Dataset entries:
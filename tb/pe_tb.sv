// pe_tb: checks one processing element: storage write/hold, the one-clock
// ADC+SUM (ps_q = ps_in + |x - y|) with the shift of the search data,
// enable hold, the search-data cell written as SRAM, clear of the partial
// sum only, and the column-selected VQ absolute difference.
module pe_tb;
  localparam int B = 6, SW = 8;
  logic clk = 0, rst_n = 0, clr = 0, wl = 0, wl_y = 0, we = 0, me_en = 0, vq_sel = 0;
  logic [B-1:0] wdata = '0, x_q, y_in = '0, y_q, v_in = '0, ad_out;
  logic [SW-1:0] ps_in = '0, ps_q;

  pe #(.B(B), .SW(SW)) dut (.*);
  always #5 clk = ~clk;

  int checks = 0, failures = 0;
  task automatic check(input bit ok, input string what);
    checks++;
    if (!ok) begin failures++; $display("FAIL %s", what); end
  endtask
  function automatic int ad(input int a, input int b); return a > b ? a - b : b - a; endfunction

  initial begin
    int x, y, p, v, exp_ps, exp_y;
    repeat (2) @(negedge clk);
    rst_n = 1;
    for (int it = 0; it < 200; it++) begin
      x = $urandom_range(0, 63);
      wl = 1; we = 1; wdata = B'(x);
      @(negedge clk);
      wl = 0; we = 1; wdata = B'($urandom);   // no word line: must hold
      @(negedge clk);
      we = 0;
      check(x_q == B'(x), "stored word");
      // ME step
      y = $urandom_range(0, 63); p = $urandom_range(0, 180);
      y_in = B'(y); ps_in = SW'(p); me_en = 1;
      @(negedge clk);
      check(y_q == B'(y), "search data shifted in");
      y_in = B'($urandom); ps_in = SW'(p);
      exp_ps = p + ad(x, y);
      exp_y  = int'(y_in);
      @(negedge clk);
      check(int'(ps_q) == exp_ps, $sformatf("ps %0d exp %0d", ps_q, exp_ps));
      check(int'(y_q) == exp_y, "second shift");
      me_en = 0; y_in = B'($urandom); ps_in = SW'($urandom);
      @(negedge clk);
      check(int'(ps_q) == exp_ps && int'(y_q) == exp_y, "hold without enable");
      // VQ
      v = $urandom_range(0, 63); v_in = B'(v); vq_sel = 1;
      #1 check(int'(ad_out) == ad(x, v), "VQ absolute difference");
      vq_sel = 0;
      #1 check(ad_out == '0, "VQ output gated when not selected");
      if (it % 10 == 0) begin
        clr = 1;
        @(negedge clk);
        clr = 0;
        check(ps_q == '0 && int'(y_q) == exp_y && x_q == B'(x), "clear empties only the partial sum");
        y = $urandom_range(0, 63);
        wl_y = 1; we = 1; wdata = B'(y);
        @(negedge clk);
        wl_y = 0; we = 0;
        check(int'(y_q) == y && x_q == B'(x), "search-data cell written as SRAM");
      end
    end
    $display("TB_RESULT checks=%0d failures=%0d", checks, failures);
    $finish;
  end
  initial begin
    repeat (100000) @(posedge clk);
    failures++;
    $display("FAIL watchdog");
    $display("TB_RESULT checks=%0d failures=%0d", checks, failures);
    $finish;
  end
endmodule
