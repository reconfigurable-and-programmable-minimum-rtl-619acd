// row_accumulators: the parallel accumulators of vector quantisation.
//
// One accumulator per PE row, i.e. per stored code-vector. While `en` is
// high, each accumulator adds the absolute difference its row puts out for
// the currently selected column; after all N columns have been processed,
// accumulator k holds the L1 distance between the input vector and
// code-vector k. `clr` (the internal reset line) empties them.
// Accumulator width B+clog2(N) holds the largest possible distance.
// Timing: `acc` includes the input of the previous enabled clock.
module row_accumulators #(
  parameter int unsigned N  = 4,
  parameter int unsigned B  = 6,
  localparam int unsigned AW = B + $clog2(N)
) (
  input  logic          clk,
  input  logic          rst_n,
  input  logic          clr,
  input  logic          en,
  input  logic [B-1:0]  row_ad [N],
  output logic [AW-1:0] acc    [N]
);

  always_ff @(posedge clk or negedge rst_n) begin
    if (!rst_n) begin
      for (int k = 0; k < N; k++) acc[k] <= '0;
    end else if (clr) begin
      for (int k = 0; k < N; k++) acc[k] <= '0;
    end else if (en) begin
      for (int k = 0; k < N; k++) acc[k] <= acc[k] + AW'(row_ad[k]);
    end
  end

endmodule
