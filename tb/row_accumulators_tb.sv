// row_accumulators_tb: random row inputs with random enables; each
// accumulator must hold the sum of its enabled inputs; clear empties all.
module row_accumulators_tb;
  localparam int N = 4, B = 6, AW = 8;
  logic clk = 0, rst_n = 0, clr = 0, en = 0;
  logic [B-1:0] row_ad [N];
  logic [AW-1:0] acc [N];

  row_accumulators #(.N(N), .B(B)) dut (.*);
  always #5 clk = ~clk;

  int checks = 0, failures = 0;
  task automatic check(input bit ok, input string what);
    checks++;
    if (!ok) begin failures++; $display("FAIL %s", what); end
  endtask

  int model [N];

  initial begin
    foreach (row_ad[k]) row_ad[k] = '0;
    repeat (2) @(negedge clk);
    rst_n = 1;
    for (int it = 0; it < 50; it++) begin
      clr = 1; @(negedge clk); clr = 0;
      foreach (model[k]) model[k] = 0;
      for (int c = 0; c < N + 2; c++) begin
        en = ($urandom_range(0, 2) != 0) && (c < N);
        foreach (row_ad[k]) begin
          row_ad[k] = B'($urandom);
          if (en) model[k] += int'(row_ad[k]);
        end
        @(negedge clk);
        foreach (acc[k]) check(int'(acc[k]) == model[k], $sformatf("acc %0d got %0d exp %0d", k, acc[k], model[k]));
      end
    end
    $display("TB_RESULT checks=%0d failures=%0d", checks, failures);
    $finish;
  end
  initial begin
    repeat (100000) @(posedge clk);
    failures++;
    $display("FAIL watchdog");
    $display("TB_RESULT checks=%0d failures=%0d", checks, failures);
    $finish;
  end
endmodule
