// sla: one row of the programmable shift latch array.
//
// Search-area data leave the left end of a PE row and must reach the right
// end of the row above exactly when the pels of the next search-area line
// line up with the PEs there. With a search area N+2p pels wide, a row of N
// PE stages and a one-clock skew per row for the column partial sums, the
// row-to-row path is N+2p-1 stages, so this delay line is 2p-1 stages long.
// The array is programmable: `psel` chooses p from 1 to PMAX at run time
// and the output is tapped after 2*psel-1 stages.
//
// The original builds the array from alternating P/N static latches on the
// two clock phases; here each stage is one edge-triggered register.
// Its stages are also SRAM cells: in SRAM mode stage k is written through
// word line `wl[k]` and read on `cells[k]`.
// Interface: `en` shifts. `dout` is the tapped stage, valid one clock after
// the shift that loaded it.
module sla #(
  parameter int unsigned B    = 6,
  parameter int unsigned PMAX = 2
) (
  input  logic                     clk,
  input  logic                     rst_n,
  input  logic                     en,
  input  logic [2*PMAX-2:0]        wl,      // word lines of the stages
  input  logic                     we,
  input  logic [B-1:0]             wdata,
  output logic [B-1:0]             cells [2*PMAX-1],
  input  logic [$clog2(PMAX+1)-1:0] psel,   // selected displacement, 1..PMAX
  input  logic [B-1:0]             din,
  output logic [B-1:0]             dout
);

  localparam int unsigned L = 2 * PMAX - 1;

  logic [B-1:0] stage_q [L];

  always_ff @(posedge clk or negedge rst_n) begin
    if (!rst_n) begin
      for (int k = 0; k < L; k++) stage_q[k] <= '0;
    end else if (we && wl != '0) begin
      for (int k = 0; k < L; k++) if (wl[k]) stage_q[k] <= wdata;
    end else if (en) begin
      stage_q[0] <= din;
      for (int k = 1; k < L; k++) stage_q[k] <= stage_q[k-1];
    end
  end

  assign cells = stage_q;

  // Tap after 2*psel-1 stages; out-of-range selections use the longest.
  always_comb begin
    dout = stage_q[L-1];
    for (int q = 1; q <= int'(PMAX); q++)
      if (int'(psel) == q) dout = stage_q[2*q-2];
  end

endmodule
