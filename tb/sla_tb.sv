// sla_tb: checks that each programmable length (2p-1 stages for p = 1..PMAX)
// delays the stream by exactly that many enabled clocks, that a low enable
// holds the contents, and that every stage can be written and read as an
// SRAM word.
module sla_tb;
  localparam int B = 6, PMAX = 3;
  logic clk = 0, rst_n = 0, en = 0, we = 0;
  logic [2*PMAX-2:0] wl = '0;
  logic [B-1:0] wdata = '0;
  logic [B-1:0] cells [2*PMAX-1];
  logic [1:0] psel = 2'd1;
  logic [B-1:0] din = '0, dout;

  sla #(.B(B), .PMAX(PMAX)) dut (.*);
  always #5 clk = ~clk;

  int checks = 0, failures = 0;
  task automatic check(input bit ok, input string what);
    checks++;
    if (!ok) begin failures++; $display("FAIL %s", what); end
  endtask

  logic [B-1:0] hist [$];

  initial begin
    repeat (2) @(negedge clk);
    rst_n = 1;
    for (int p = 1; p <= PMAX; p++) begin
      automatic int L = 2*p - 1;
      psel = 2'(p);
      // fill every stage through its word line, check it, then stream
      hist.delete();
      for (int k = 0; k < 2*PMAX-1; k++) begin
        wl = '0; wl[k] = 1; we = 1; wdata = B'($urandom);
        @(negedge clk);
        check(cells[k] == wdata, "SRAM write of a stage");
      end
      wl = '0; we = 0;
      for (int k = 2*PMAX-2; k >= 0; k--) hist.push_back(cells[k]);
      for (int t = 0; t < 60; t++) begin
        en = ($urandom_range(0, 3) != 0);
        din = B'($urandom);
        if (en) hist.push_back(din);
        @(negedge clk);
        check(dout == hist[hist.size() - L], $sformatf("p=%0d t=%0d out %0d exp %0d", p, t, dout, hist[hist.size() - L]));
      end
    end
    $display("TB_RESULT checks=%0d failures=%0d", checks, failures);
    $finish;
  end
  initial begin
    repeat (100000) @(posedge clk);
    failures++;
    $display("FAIL watchdog");
    $display("TB_RESULT checks=%0d failures=%0d", checks, failures);
    $finish;
  end
endmodule
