// sram_io: data-bus side of the SRAM mode (sense amplifiers and I/O).
//
// Write: drives the data bus value onto the bit lines and asserts the write
// enable for the selected word. Read: samples the bit-line value of the
// selected word at the clock edge (the sense-amplifier latch) and holds it
// on `dout` with `dout_valid` for one clock. One access per clock, read
// latency one clock. The write path is a plain driver, so bl_wdata is din
// itself. The analog sense amplifiers are represented by this
// register; the protocol is this design's own.
module sram_io #(
  parameter int unsigned B = 6
) (
  input  logic         clk,
  input  logic         rst_n,
  input  logic         access,   // chip selected in SRAM mode, request valid
  input  logic         wr,       // 1 = write, 0 = read
  input  logic [B-1:0] din,      // from the data bus
  output logic [B-1:0] bl_wdata, // to the bit lines
  output logic         bl_we,
  input  logic [B-1:0] bl_rdata, // from the bit lines
  output logic [B-1:0] dout,
  output logic         dout_valid
);

  assign bl_wdata = din;
  assign bl_we    = access & wr;

  always_ff @(posedge clk or negedge rst_n) begin
    if (!rst_n) begin
      dout       <= '0;
      dout_valid <= 1'b0;
    end else begin
      dout_valid <= access & ~wr;
      if (access && !wr) dout <= bl_rdata;
    end
  end

endmodule
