// sram_io_tb: random accesses against a small word array in the testbench
// standing for the bit lines; reads must return the addressed word one
// clock later with dout_valid, writes must drive the bit lines and the
// write enable only while accessed.
module sram_io_tb;
  localparam int B = 6;
  logic clk = 0, rst_n = 0, access = 0, wr = 0;
  logic [B-1:0] din = '0, bl_wdata, bl_rdata, dout;
  logic bl_we, dout_valid;
  logic [B-1:0] words [8];
  int sel = 0;

  sram_io #(.B(B)) dut (.*);
  always #5 clk = ~clk;
  assign bl_rdata = words[sel];
  always @(posedge clk) if (bl_we) words[sel] <= bl_wdata;

  int checks = 0, failures = 0;
  task automatic check(input bit ok, input string what);
    checks++;
    if (!ok) begin failures++; $display("FAIL %s", what); end
  endtask

  logic [B-1:0] model [8];

  initial begin
    foreach (words[k]) begin words[k] = B'(k); model[k] = B'(k); end
    repeat (2) @(negedge clk);
    rst_n = 1;
    for (int it = 0; it < 400; it++) begin
      automatic int rd_addr = -1;
      access = ($urandom_range(0, 3) != 0);
      wr = $urandom_range(0, 1);
      sel = $urandom_range(0, 7);
      din = B'($urandom);
      #1 check(bl_we == (access && wr), "write enable");
      if (access && wr) model[sel] = din;
      if (access && !wr) rd_addr = sel;
      @(negedge clk);
      check(dout_valid == (rd_addr >= 0), "read valid");
      if (rd_addr >= 0) check(dout == model[rd_addr], $sformatf("read %0d got %0d exp %0d", rd_addr, dout, model[rd_addr]));
    end
    $display("TB_RESULT checks=%0d failures=%0d", checks, failures);
    $finish;
  end
  initial begin
    repeat (100000) @(posedge clk);
    failures++;
    $display("FAIL watchdog");
    $display("TB_RESULT checks=%0d failures=%0d", checks, failures);
    $finish;
  end
endmodule
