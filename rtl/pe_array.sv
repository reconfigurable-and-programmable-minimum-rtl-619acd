// pe_array: the N x N array of processing elements with its shift latch
// array rows.
//
// PE(r,c) sits in row r (0 = top) and column c (0 = left). In motion
// estimation PE(r,c) holds reference pel x(r+1,c+1). All storage of the
// array is SRAM-addressable (WORDS = 2*N*N + (N-1)*(2*PMAX-1) words):
//   word r*N+c                    stored word (reference pel / code-vector
//                                 component) of PE(r,c)
//   word N*N + r*N+c              search-data cell of PE(r,c)
//   word 2*N*N + r*(2*PMAX-1)+k   stage k of the SLA row feeding PE row r
//
// Search-data path (ME): the search area is streamed in line by line, left
// to right, one pel per enabled clock, into the bottom-right PE. Within a
// row the data move one PE to the left per clock; from the left end of a
// row they pass through an SLA row of 2p-1 stages into the right end of the
// row above. The row-to-row path is therefore N+2p-1 stages: one pel less
// than a search-area line, so each row sees its pel one clock before the
// row below it. That one-clock skew lets the partial sums run down each
// column through the PE registers: the value leaving the bottom of column
// c, col_sum[c], is sum_r |x(r,c) - y(r+m, c+n)| for a single candidate
// displacement, and all N columns refer to the same displacement in the
// same clock.
//
// VQ path: `vq_col` selects one column; each row ORs its PEs' gated
// absolute differences onto its row line `row_ad`, which feeds that row's
// accumulator.
//
// Bit lines: `rdata` is the OR of all cells gated by their word lines (at
// most one is high); `wdata` is broadcast.
//
// The wiring follows the array and SLA figure of the design; the register
// level timing (one-clock row skew instead of half-clock phase offsets) is
// this design's own.
module pe_array #(
  parameter int unsigned N    = 4,
  parameter int unsigned B    = 6,
  parameter int unsigned PMAX = 2,
  localparam int unsigned SW  = B + $clog2(N),
  localparam int unsigned PW  = $clog2(PMAX+1),
  localparam int unsigned L   = 2 * PMAX - 1,
  localparam int unsigned WORDS = 2 * N * N + (N - 1) * L
) (
  input  logic                  clk,
  input  logic                  rst_n,
  input  logic                  clr,
  // bit lines and word lines
  input  logic [WORDS-1:0]      wl,
  input  logic                  we,
  input  logic [B-1:0]          wdata,
  output logic [B-1:0]          rdata,
  // motion estimation
  input  logic                  me_en,
  input  logic [PW-1:0]         psel,
  input  logic [B-1:0]          sin,
  output logic [SW-1:0]         col_sum [N],
  // vector quantisation
  input  logic                  cfg1,
  input  logic [N-1:0]          vq_col,
  input  logic [B-1:0]          v_in,
  output logic [B-1:0]          row_ad [N]
);

  logic [B-1:0]  x_q   [N][N];
  logic [B-1:0]  y_q   [N][N];
  logic [B-1:0]  y_in  [N][N];
  logic [SW-1:0] ps_q  [N][N];
  logic [SW-1:0] ps_in [N][N];
  logic [B-1:0]  ad    [N][N];
  logic [B-1:0]  row_in[N];     // data entering the right end of each row
  logic [B-1:0]  sla_cells [N][L];

  assign row_in[N-1] = sin;

  for (genvar r = 0; r < N; r++) begin : g_row
    if (r < N - 1) begin : g_sla
      sla #(.B(B), .PMAX(PMAX)) u_sla (
        .clk, .rst_n,
        .en   (me_en),
        .wl   (wl[2*N*N + r*L +: L]),
        .we,
        .wdata,
        .cells(sla_cells[r]),
        .psel,
        .din  (y_q[r+1][0]),
        .dout (row_in[r])
      );
    end else begin : g_no_sla
      for (genvar k = 0; k < L; k++) begin : g_zero
        assign sla_cells[r][k] = '0;
      end
    end
    for (genvar c = 0; c < N; c++) begin : g_col
      assign y_in[r][c]  = (c == N - 1) ? row_in[r] : y_q[r][c+1];
      assign ps_in[r][c] = (r == 0) ? '0 : ps_q[r-1][c];
      pe #(.B(B), .SW(SW)) u_pe (
        .clk, .rst_n, .clr,
        .wl     (wl[r*N+c]),
        .wl_y   (wl[N*N + r*N+c]),
        .we,
        .wdata,
        .x_q    (x_q[r][c]),
        .me_en,
        .y_in   (y_in[r][c]),
        .y_q    (y_q[r][c]),
        .ps_in  (ps_in[r][c]),
        .ps_q   (ps_q[r][c]),
        .vq_sel (cfg1 & vq_col[c]),
        .v_in,
        .ad_out (ad[r][c])
      );
    end
  end

  for (genvar c = 0; c < N; c++) begin : g_colsum
    assign col_sum[c] = ps_q[N-1][c];
  end

  always_comb begin
    for (int r = 0; r < N; r++) begin
      row_ad[r] = '0;
      for (int c = 0; c < N; c++) row_ad[r] |= ad[r][c];
    end
  end

  always_comb begin
    rdata = '0;
    for (int w = 0; w < N * N; w++) begin
      if (wl[w])       rdata |= x_q[w / N][w % N];
      if (wl[N*N + w]) rdata |= y_q[w / N][w % N];
    end
    for (int r = 0; r < N - 1; r++)
      for (int k = 0; k < L; k++)
        if (wl[2*N*N + r*L + k]) rdata |= sla_cells[r][k];
  end

endmodule
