// pe_array_tb: checks the PE array with its shift latch array rows.
// SRAM: every stored word, search-data cell and SLA stage written through
// its word line reads back on the bit lines. ME: a random search area is streamed in raster order with random
// stalls, for p = 1 and p = 2; one enabled clock after the pel that
// completes a candidate window, every column sum must equal the column's
// sum of absolute differences for that displacement. VQ: with each column
// selected in turn, every row line must carry |x(row,col) - v|.
module pe_array_tb;
  localparam int N = 4, B = 6, PMAX = 2, SW = B + 2;
  localparam int WORDS = 2*N*N + (N-1)*(2*PMAX-1);
  logic clk = 0, rst_n = 0, clr = 0, we = 0, me_en = 0, cfg1 = 0;
  logic [WORDS-1:0] wl = '0;
  logic [B-1:0] wdata = '0, rdata, sin = '0, v_in = '0;
  logic [1:0] psel = 2'd2;
  logic [SW-1:0] col_sum [N];
  logic [N-1:0] vq_col = '0;
  logic [B-1:0] row_ad [N];

  pe_array #(.N(N), .B(B), .PMAX(PMAX)) dut (.*);
  always #5 clk = ~clk;

  int checks = 0, failures = 0;
  task automatic check(input bit ok, input string what);
    checks++;
    if (!ok) begin failures++; $display("FAIL %s", what); end
  endtask
  function automatic int ad(input int a, input int b); return a > b ? a - b : b - a; endfunction

  logic [B-1:0] x [N][N];

  initial begin
    repeat (2) @(negedge clk);
    rst_n = 1;
    for (int it = 0; it < 6; it++) begin
      // SRAM load and read back
      for (int w = 0; w < N*N; w++) begin
        x[w/N][w%N] = B'($urandom);
        wl = '0; wl[w] = 1; we = 1; wdata = x[w/N][w%N];
        @(negedge clk);
      end
      we = 0;
      for (int w = 0; w < N*N; w++) begin
        wl = '0; wl[w] = 1;
        #1 check(rdata == x[w/N][w%N], "bit-line read");
      end
      begin
        automatic logic [B-1:0] other [WORDS];
        @(negedge clk);
        for (int w = N*N; w < WORDS; w++) begin
          other[w] = B'($urandom);
          wl = '0; wl[w] = 1; we = 1; wdata = other[w];
          @(negedge clk);
        end
        we = 0;
        for (int w = N*N; w < WORDS; w++) begin
          wl = '0; wl[w] = 1;
          #1 check(rdata == other[w], $sformatf("search/SLA cell %0d read", w));
        end
        for (int w = 0; w < N*N; w++) begin
          wl = '0; wl[w] = 1;
          #1 check(rdata == x[w/N][w%N], "stored word unchanged");
        end
      end
      wl = '0;
      // ME
      begin
        automatic int p = 1 + it % 2, W = N + 2*p;
        automatic logic [B-1:0] sa [N+2*PMAX][N+2*PMAX];
        automatic int prev_r = -1, prev_c = -1;
        psel = 2'(p);
        clr = 1; @(negedge clk); clr = 0;
        for (int r = 0; r < W; r++) for (int c = 0; c < W; c++) sa[r][c] = B'($urandom);
        for (int k = 0; k <= W*W; k++) begin
          while ($urandom_range(0, 3) == 0) begin me_en = 0; @(negedge clk); end
          me_en = 1; sin = (k < W*W) ? sa[k / W][k % W] : '0;
          @(negedge clk);
          me_en = 0;
          // window completed by the previous pel
          if (prev_r >= N-1 && prev_c >= N-1) begin
            automatic int r0 = prev_r - (N-1), c0 = prev_c - (N-1);
            for (int c = 0; c < N; c++) begin
              automatic int s = 0;
              for (int i = 0; i < N; i++) s += ad(int'(x[i][c]), int'(sa[r0+i][c0+c]));
              check(int'(col_sum[c]) == s, $sformatf("p=%0d win(%0d,%0d) col %0d got %0d exp %0d", p, r0, c0, c, col_sum[c], s));
            end
          end
          prev_r = k / W; prev_c = k % W;
        end
      end
      // VQ
      cfg1 = 1;
      for (int c = 0; c < N; c++) begin
        vq_col = '0; vq_col[c] = 1; v_in = B'($urandom);
        #1;
        for (int r = 0; r < N; r++)
          check(int'(row_ad[r]) == ad(int'(x[r][c]), int'(v_in)), "VQ row line");
      end
      cfg1 = 0; #1;
      for (int r = 0; r < N; r++) check(row_ad[r] == '0, "row lines idle outside VQ");
      vq_col = '0;
      @(negedge clk);
    end
    $display("TB_RESULT checks=%0d failures=%0d", checks, failures);
    $finish;
  end
  initial begin
    repeat (100000) @(posedge clk);
    failures++;
    $display("FAIL watchdog");
    $display("TB_RESULT checks=%0d failures=%0d", checks, failures);
    $finish;
  end
endmodule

### What you should do:
Using the records above, say how many lines contain the word "when". Write the number alone.

### Response area:
2